Curved graphene nanoribbons derived from tetrahydropyrene-based polyphenylenes via one-pot K-region oxidation and Scholl cyclization

TL;DR

This paper presents a novel, efficient one-pot synthesis method for curved pyrene-based graphene nanoribbons with unique opto-electronic properties, including low-bandgap and high charge mobility, for potential nanoelectronic applications.

Contribution

It introduces the first pyrene-based curved GNR synthesized via a new one-pot K-region oxidation and Scholl cyclization process, demonstrating structural and electronic advantages.

Findings

PyGNR exhibits a narrow 1.4 eV optical bandgap.

Charge mobility of PyGNR is 3.6 cm²/Vs, higher than similar curved GNRs.

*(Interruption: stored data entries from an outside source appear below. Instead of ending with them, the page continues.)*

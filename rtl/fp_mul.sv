// fp_mul: IEEE-754 single-precision multiplier with a registered output.
//
// The product is formed in the four steps of a floating-point multiply:
// check for a zero operand, add the biased exponents and remove one bias,
// multiply the 24-bit significands (hidden one included) and normalise the
// 48-bit product by at most one place. The logic is combinational and one
// register stage holds the result, loaded when en is high, so p follows
// the operands by one enabled clock.
//
// Following the document: single precision (1 sign, 8 exponent, 23
// fraction bits, bias 127), the zero check, exponent addition less one
// bias, significand multiply, normalisation, one register after the logic.
// This design's choices: the product is truncated (rounded toward zero);
// an operand with a zero exponent field counts as zero (no subnormals);
// a result below the normal range is flushed to a signed zero and one
// above it becomes a signed infinity; infinities and NaNs at the inputs
// are not treated specially. A zero product keeps the sign sa ^ sb.
module fp_mul (
  input  logic        clk,
  input  logic        rst_n,
  input  logic        en,
  input  logic [31:0] a,
  input  logic [31:0] b,
  output logic [31:0] p
);
  logic        s;
  logic [7:0]  ea, eb;
  logic [47:0] prod;
  logic        zero;
  logic signed [10:0] esum;
  logic [22:0] frac;
  logic [31:0] p_c;

  assign ea   = a[30:23];
  assign eb   = b[30:23];
  assign s    = a[31] ^ b[31];
  assign zero = (ea == '0) || (eb == '0);
  assign prod = {1'b1, a[22:0]} * {1'b1, b[22:0]};

  always_comb begin
    esum = 11'(ea) + 11'(eb) - 11'sd127 + 11'(prod[47]);
    frac = prod[47] ? prod[46:24] : prod[45:23];
    if (zero || esum <= 0) p_c = {s, 31'd0};
    else if (esum >= 255)  p_c = {s, 8'hFF, 23'd0};
    else                   p_c = {s, esum[7:0], frac};
  end

  always_ff @(posedge clk or negedge rst_n) begin
    if (!rst_n)  p <= '0;
    else if (en) p <= p_c;
  end
endmodule
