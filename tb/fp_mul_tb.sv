// fp_mul_tb: checks the single-precision multiplier against a product
// formed in double precision (exact for two singles) and truncated to
// single. Random operands over a wide exponent range, zero operands,
// results that underflow and overflow; the result must appear one enabled
// clock after the operands and hold while en is low.
module fp_mul_tb;
  import fp_ref_pkg::*;
  logic clk = 0, rst_n = 1, en = 0;
  logic [31:0] a = 0, b = 0, p;
  int checks = 0, failures = 0, n_uf = 0, n_of = 0;
  always #5 clk = ~clk;
  fp_mul dut (.*);

  task automatic one(logic [31:0] x, logic [31:0] y);
    logic [31:0] exp_p;
    exp_p = trunc_single(to_real(x) * to_real(y));
    if (x[30:23] == 0 || y[30:23] == 0) exp_p = {x[31] ^ y[31], 31'd0};
    if (exp_p[30:23] == 0 && x[30:23] != 0 && y[30:23] != 0) n_uf++;
    if (exp_p[30:23] == 8'hFF) n_of++;
    a = x; b = y; en = 1;
    @(posedge clk); #1;
    checks++;
    if (p !== exp_p) begin
      failures++;
      if (failures < 10) $display("FAIL %h * %h = %h exp %h", x, y, p, exp_p);
    end
  endtask

  initial begin
    #1 rst_n = 0;
    repeat (2) @(posedge clk);
    #1 rst_n = 1;
    checks++; if (p !== 0) failures++;
    for (int i = 0; i < 20000; i++) one(rnd(1, 254), rnd(1, 254));   // includes under/overflow
    for (int i = 0; i < 20000; i++) one(rnd(100, 150), rnd(100, 150));
    one(32'h0000_0000, 32'h3F80_0000);
    one(32'hBF80_0000, 32'h0000_0000);
    one(32'h3F80_0000, 32'h3F80_0000);
    one(32'h3FFF_FFFF, 32'h3FFF_FFFF);
    // hold when en is low
    en = 0; a = 32'h4000_0000; b = 32'h4000_0000;
    repeat (3) @(posedge clk); #1;
    checks++; if (p !== trunc_single(to_real(32'h3FFF_FFFF) ** 2)) begin failures++; $display("FAIL hold"); end
    checks++; if (n_uf == 0 || n_of == 0) begin failures++; $display("FAIL range not reached"); end
    $display("TB_RESULT checks=%0d failures=%0d", checks, failures);
    $finish;
  end
  initial begin
    repeat (100000) @(posedge clk);
    failures++;
    $display("TB_RESULT checks=%0d failures=%0d", checks, failures);
    $finish;
  end
endmodule
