// fp_to_int: converts an IEEE-754 single-precision value into a signed
// OW-bit integer for the D/A converter, with a registered output.
//
// The unbiased exponent says where the binary point lies in the 24-bit
// significand (hidden one restored). The significand is shifted right so
// that only the integer part remains, and the sign is applied. Fractions
// are cut off (round toward zero). Values outside the OW-bit range
// saturate to the largest or smallest code; zero exponents read as zero.
// FRAC moves the binary point: the output is the integer part of
// f * 2^FRAC (FRAC = 7 gives an 8-bit fraction in [-1, 1)).
// One register holds the result, loaded when en is high.
//
// Following the document: conversion of the processor's floating-point
// output to a signed integer for the D/A. This design's choices: the
// width OW (8, the converters' resolution), FRAC, truncation, saturation.
module fp_to_int #(
  parameter int unsigned OW   = 8,
  parameter int unsigned FRAC = 0
) (
  input  logic                 clk,
  input  logic                 rst_n,
  input  logic                 en,
  input  logic [31:0]          f,
  output logic signed [OW-1:0] d
);
  localparam logic [OW-1:0] MAXP = {1'b0, {(OW-1){1'b1}}};

  logic              s;
  logic signed [9:0] e;
  logic [23:0]       m, ip;
  logic [OW-1:0]     d_c;

  always_comb begin
    s  = f[31];
    e  = 10'(f[30:23]) - 10'sd127 + 10'(FRAC);
    m  = {1'b1, f[22:0]};
    ip = '0;
    d_c = '0;
    if (f[30:23] == '0 || e < 0) begin
      d_c = '0;                                     // |f| < 1
    end else if (e >= 10'(OW - 1)) begin
      // |f| >= 2^(OW-1): only -2^(OW-1) itself is representable
      d_c = s ? ~MAXP : MAXP;
    end else begin
      ip  = m >> (23 - e);
      d_c = s ? OW'(-ip) : OW'(ip);
    end
  end

  always_ff @(posedge clk or negedge rst_n) begin
    if (!rst_n)  d <= '0;
    else if (en) d <= d_c;
  end
endmodule
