// fp_to_int_tb: random single-precision values from 2^-3 to 2^9 in size,
// both signs, plus integers and edge values, are converted to 8-bit
// integers and compared with the truncated, saturated real value.
module fp_to_int_tb;
  import fp_ref_pkg::*;
  logic clk = 0, rst_n = 1, en = 0;
  logic [31:0] f = 0;
  logic signed [7:0] d;
  int checks = 0, failures = 0, n_sat = 0;
  always #5 clk = ~clk;
  fp_to_int #(.OW(8)) dut (.*);

  task automatic one(logic [31:0] x);
    int e;
    real v;
    v = to_real(x);
    if (x[30:23] == 0) e = 0;
    else if (v >= 127.0) begin e = 127; n_sat++; end
    else if (v <= -128.0) begin e = -128; n_sat++; end
    else e = $rtoi(v);
    f = x; en = 1;
    @(posedge clk); #1;
    checks++;
    if (d !== 8'(e)) begin
      failures++; if (failures < 10) $display("FAIL %h (%f) -> %0d exp %0d", x, v, d, e);
    end
  endtask

  initial begin
    #1 rst_n = 0;
    repeat (2) @(posedge clk);
    #1 rst_n = 1;
    for (int i = 0; i < 20000; i++) one(rnd(124, 136));
    for (int v = -130; v <= 130; v++) one(trunc_single(real'(v)));
    one(32'h0000_0000); one(32'h8000_0000); one(32'h7F7F_FFFF); one(32'hFF7F_FFFF);
    en = 0; f = 32'h4000_0000;
    @(posedge clk); #1;
    checks++; if (d !== -8'sd128) begin failures++; $display("FAIL hold"); end
    checks++; if (n_sat == 0) failures++;
    $display("TB_RESULT checks=%0d failures=%0d", checks, failures);
    $finish;
  end
  initial begin
    repeat (100000) @(posedge clk);
    failures++;
    $display("TB_RESULT checks=%0d failures=%0d", checks, failures);
    $finish;
  end
endmodule
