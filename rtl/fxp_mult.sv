// fxp_mult: two's-complement fixed-point multiplier.
//
// Full-precision signed product of an AW-bit and a BW-bit fraction
// (Q1.(AW-1) x Q1.(BW-1) gives AW+BW-2 fraction bits). Combinational; the
// pipeline register that follows it sits in the enclosing processing
// module. The document gives this multiplier only by its function and size
// (8 x 10 bits in the fixed-point build), so it is a plain array multiply.
module fxp_mult #(
  parameter int unsigned AW = 8,
  parameter int unsigned BW = 10
) (
  input  logic signed [AW-1:0]    a,
  input  logic signed [BW-1:0]    b,
  output logic signed [AW+BW-1:0] prod
);
  assign prod = (AW+BW)'(a) * (AW+BW)'(b);
endmodule
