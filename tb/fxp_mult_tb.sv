// fxp_mult_tb: checks the 8 x 10-bit two's-complement multiplier on all
// corner operands and random pairs against integer multiplication.
module fxp_mult_tb;
  logic signed [7:0]  a;
  logic signed [9:0]  b;
  logic signed [17:0] prod;
  int checks = 0, failures = 0;

  fxp_mult #(.AW(8), .BW(10)) dut (.a, .b, .prod);

  task automatic one(int va, int vb);
    a = 8'(va); b = 10'(vb);
    #1;
    checks++;
    if (int'(prod) != int'(a) * int'(b)) begin
      failures++;
      if (failures < 10) $display("FAIL %0d * %0d = %0d", a, b, prod);
    end
  endtask

  initial begin
    one(-128, -512); one(-128, 511); one(127, -512); one(127, 511); one(0, -1);
    for (int i = 0; i < 20000; i++) one($urandom, $urandom);
    $display("TB_RESULT checks=%0d failures=%0d", checks, failures);
    $finish;
  end

  initial begin
    #1000000;
    failures++;
    $display("TB_RESULT checks=%0d failures=%0d", checks, failures);
    $finish;
  end
endmodule
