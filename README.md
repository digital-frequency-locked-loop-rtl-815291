# Multi-phase-clock digital frequency-locked loop (m + n/k divider)

A frequency-locked loop (FLL) makes an output clock whose frequency equals that
of an input signal. Unlike a PLL it does not try to line up the phases, so it
settles within a couple of input periods and does not care about phase jumps on
its input. This design is all-digital. Its output is a K-phase reference clock
(frequency `f_mp`, K equally spaced phases) divided by a fractional ratio

    R = m + n/K          f_out = f_mp / (m + n/K)

and the loop sets `m` and `n` from a direct measurement of the input and
output periods, counted in *phase differences* (`T_mp / K`). One phase
difference is therefore both the measurement resolution and the step of the
output period. After lock, each output period is within one phase difference
of the input period.

The wide lock range comes from the integer part `m`. A divider that can only
stretch a fixed number of clock periods by `1/K` has a range of about
`1 + 1/K`. Here `m` may move anywhere between `M_MIN` and `M_MAX`:

    f_mp / (M_MAX + (K-1)/K)  <=  f_in  <=  f_mp / M_MIN

The default configuration is `f_mp = 2 MHz`, `K = 7`, `M_MIN = 50` and
`M_MAX = 100`. That gives 19.8 kHz to 40 kHz. A `1 + 1/K` divider with the same
upper limit would cover only 35 kHz to 40 kHz.

## Time base

All RTL is synchronous to one master clock `clk` at `K * f_mp`: 14 MHz by
default. One `clk` cycle is one phase difference. The K-phase clock is a
modulo-K counter (`mp_clock_gen`). The rising edge of phase `i` appears as a
one-cycle enable `rise[i]`. Every block that would be clocked by a phase, or
would count its edges, uses that enable instead. This keeps the design a single
clock domain and fixes the timing resolution at exactly one phase difference.
In silicon the K phases would come from a ring oscillator or delay line, and the
same structure would run on the real phase edges.

`fin` must be synchronous to `clk`. Add a synchroniser in front of it for a real
asynchronous input.

## The loop

```
 fin ──► freq_comparator ──Q, xfer──► fec ──delta──► ud_counter_n ──carry/borrow──► ud_counter_m
            ▲        ▲                 │ clr            │ n                             │ m
            │        └── rise[K] ◄── mp_clock_gen       ▼                               ▼
            └───────────── fout ◄──────────────── mpc_divider (DC1, DC2, counter z, onek_divider)
```

### Measuring the frequency error (`freq_comparator`, `tff`, `dfc_logic_gate`, `ud_counter_phase`)

This is the least obvious part of the design. Two T flip-flops toggle on the
rising edges of the input and of the output. Their XOR is high from an edge of
one signal to the next edge of the other, so each XOR pulse lasts as long as
the phase gap between the two signals. A third T flip-flop on the XOR splits the
pulses into alternate pairs. That gives four states, decoded by
`dfc_logic_gate`:

| state | XOR | T-FF3 | action |
|-------|-----|-------|--------|
| I     | 1   | 1     | counters count the gap up (gap 1 = Y) |
| II    | 0   | 1     | hold |
| III   | 1   | 0     | counters count the gap down (gap 2 = Z) |
| IV    | 0   | 0     | `xfer`: the FEC takes Q; the counters go back to their start value |

There are K counters, one per phase, and counter `i` counts only the edges of
phase `i`. Exactly one phase rises in every phase difference, so the sum of the
counters (the adder output `Q`) counts the pulse length in phase differences.
Each counter starts at `XC = 20`, so the adder rests at `X = K * XC = 140`. At
the transfer:

    Q - X = gap1 - gap2 = T_in - T_out      (in phase differences)

because the gap changes from one period to the next by the period difference.

The up/down direction also depends on which signal opened the pulse. If the
output edge came first, the gap counts as negative. `Q - X` then stays
`T_in - T_out` when the output leads, and across the moment the two signals
slip past each other. The basic description covers only the input-leading case;
the sign swap is this implementation's addition.

### Turning the error into a ratio (`fec`, `ud_counter_n`, `ud_counter_m`)

The FEC passes `e = Q - X` to U/D-counter_n. That counter holds the fractional
part of the ratio in an offset form, with `X-K < nreg <= X`. It adds `e`, then
steps back into range one step of K per clock. Every step down by K carries +1
into `m`, and every step up borrows −1. The net effect is

    m*K + n  +=  T_in - T_out

so the next output period equals the measured input period. `m` saturates at
`M_MIN` and `M_MAX`. At a limit, U/D-counter_n clamps to the end of its range.

Two details deserve attention.

* **The range test includes X.** A flow chart with both bounds strict,
  `X-K < n < X`, would step forever when `n == X`, and `n == X` is exactly the
  zero-error case. The range here is `X-K < n <= X`.
* **The phase-wrap fold.** When the phase gap wraps through a whole period, one
  measurement reads about one output period too much or too little. The FEC
  therefore folds `e` into `(-P/2, P/2]`, where `P = m*K + n` is the present
  output period. As a result, a single step of the input period larger than
  `P/2` is misread. Acquisition from reset (`m = 75`) still covers the whole
  range, since 350 and 706 are both within 262 of 525. An input that jumps from
  one end of the range to the other in one step may not lock.

### The m + n/k divider (`mpc_divider`, `onek_divider`)

`onek_divider` passes one selected phase. In divide mode, each output edge moves
the selection (a one-hot ring counter) to the next phase. The edge of that
phase one phase difference later is masked, so the period grows to
`T_mp * (1 + 1/K)`: K+1 cycles instead of K.

`mpc_divider` counts these edges in `z`:

* DC1 compares `z` with `n`. While `z < n` (DC1 low) the `1+1/K` divider
  divides.
* DC2 compares `z` with `m`. When `z` reaches `m`, `z` restarts and a new
  output period begins.

One output period is therefore `n*(K+1) + (m-n)*K = m*K + n` cycles. `m` and
`n` are sampled at the start of each period, so every period is whole. While
U/D-counter_n is still stepping, the old values are kept. The output is high
for the first `floor(m/2)` edges of a period; only its rising edge matters to
the loop.

## Loop timing

* One measurement spans two input periods (states I–IV).
* The correction takes 2 cycles, plus one cycle per K-step of the error.
* A correction applies from the next output period.
* After a step of the input frequency, the loop relocks within at most 8
  output periods; the testbench's worst case is 7. A step that lands inside a
  measurement spoils that measurement, so up to three measurements can be
  needed. From reset, the testbench likewise sees lock within a few
  measurements.
* Once locked, each output period differs from the input period by at most one
  phase difference. With a fractional input period the ratio dithers between
  the two neighbouring values, so the average is right.

## Where this RTL departs from, or adds to, the design description

* The K-phase clock is a counter on a `K * f_mp` master clock, not an
  oscillator. Its phases are high for `(K+1)/2` of `K` cycles.
* The `1+1/k` divider keeps the selector and the rotating ring counter. Masking
  the next phase's edge after a rotation stands in for the internal 1/2 divider
  and second selector, whose timing is not specified.
* U/D-counter_n accumulates the error rather than being overwritten by it.
  Overwriting would discard the fractional part at every measurement, and the
  loop would not settle to one phase difference.
* Direction of the m update: a longer input period (`Y > Z`) increases `m`.
  This is the flow-chart reading, which gives negative feedback. One equation
  in the description has the opposite sign.
* The signed gap when the output leads, the phase-wrap fold, the `n == X` range
  fix and the clamp at the `m` limits are additions.
* Reset puts `m` at 75 and `n` at 0. Widths are 10-bit signed per phase
  counter, 14-bit signed adder and error path, and 8-bit `m`.
* Outside the lock range `m` reaches its limit but does not stay there: the
  phase keeps slipping and some measurements alias.
* Not built: the conventional `1 + 1/k`-only FLL, which appears only as a
  comparison.

## Files

| file | contents |
|------|----------|
| `rtl/dfll_pkg.sv` | default parameters, widths, measurement-state enum |
| `rtl/dfll_top.sv` | the loop |
| `rtl/mp_clock_gen.sv` | K-phase clock (edge enables and waveforms) |
| `rtl/freq_comparator.sv` | T-FFs, XOR, logic gate, K phase counters, adder |
| `rtl/tff.sv`, `rtl/dfc_logic_gate.sv`, `rtl/ud_counter_phase.sv` | its parts |
| `rtl/fec.sv` | error extraction, phase-wrap fold, counter reset |
| `rtl/ud_counter_n.sv`, `rtl/ud_counter_m.sv` | fractional and integer ratio |
| `rtl/mpc_divider.sv`, `rtl/onek_divider.sv` | m + n/k divider and its 1 + 1/k stage |
| `tb/tb_<module>.sv` | one self-checking testbench per module |
| `tb/tb_dfll_lock_range.sv` | sweep across the lock range |

Parameters of `dfll_top`: `K` (7), `XC` (20), `M_MIN` (50), `M_MAX` (100) and
`M_INIT` (75). The widths in `dfll_pkg` cover the default range. Widen `MW` if
`M_MAX` exceeds 255, and `QW`/`CW` if `M_MAX * K` grows past about 1000.

## Simulating

Each testbench prints `TB_RESULT checks=<n> failures=<n>` and ends. To build
and run the end-to-end test:

```
verilator --binary --timing --assert -Irtl rtl/dfll_pkg.sv tb/tb_dfll_top.sv \
          --top-module tb_dfll_top -o sim
./obj_dir/sim
```

Swap in any other `tb/tb_*.sv` the same way; `-Irtl` finds the modules it uses.

What the tests cover:

* `tb_dfll_top` runs at the default parameters. It acquires 28.6, 40, 19.83 and
  30 kHz from reset, then tracks a moving input without reset. For each in-range
  input it checks every output period and the mean against the input period to
  within one phase difference. For inputs just outside the range it checks that
  `m` reaches its limit and never leaves 50..100. It also confirms that states
  I–IV, carry, borrow, the `1+1/K` division, both count directions and both `m`
  limits each occurred.
* `tb_dfll_lock_range` steps the input across the whole range in both
  directions and checks lock at each step.
* The block testbenches compare each module with an independent reference
  model. They check the period of every divided edge, the adder value for known
  edge gaps, the stepping and carries of U/D-counter_n, and so on.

Successful structural characterization confirms the curved GNR structure.

Abstract

Precise synthesis of graphene nanoribbons (GNRs) is of great interest to chemists and materials scientists because of their unique opto-electronic properties and potential applications in carbon-based nanoelectronics and spintronics. In addition to the tunable edge structure and width, introducing curvature in GNRs is a powerful structural feature for their chemi-physical property modification. Here, we report an efficient solution synthesis of the first pyrene-based GNR (PyGNR) with curved geometry via one-pot K-region oxidation and Scholl cyclization of its corresponding well-soluble tetrahydropyrene-based polyphenylene precursor. The efficient A2B2-type Suzuki polymerization and subsequent Scholl reaction furnishes up to 35 nm long curved GNRs bearing cove- and armchair-edges. The construction of model compound, as a cutout of PyGNR, from a tetrahydropyrene-based oligophenylene precursor proves the concept and efficiency of the one-pot K-region oxidation and Scholl cyclization, which is clearly revealed by single crystal X-ray diffraction analysis. The structure and optical properties of PyGNR are investigated by Raman, FT-IR, solid-state NMR and UV-Vis analysis with the support of DFT calculations. PyGNR shows the absorption maximum at 680 nm, exhibiting a narrow optical bandgap of 1.4 eV, qualifying as a low-bandgap GNR. Moreover, THz spectroscopy on PyGNR estimates its macroscopic charge mobility of 3.6 cm2/Vs, outperforming other curved GNRs reported via conventional Scholl reaction.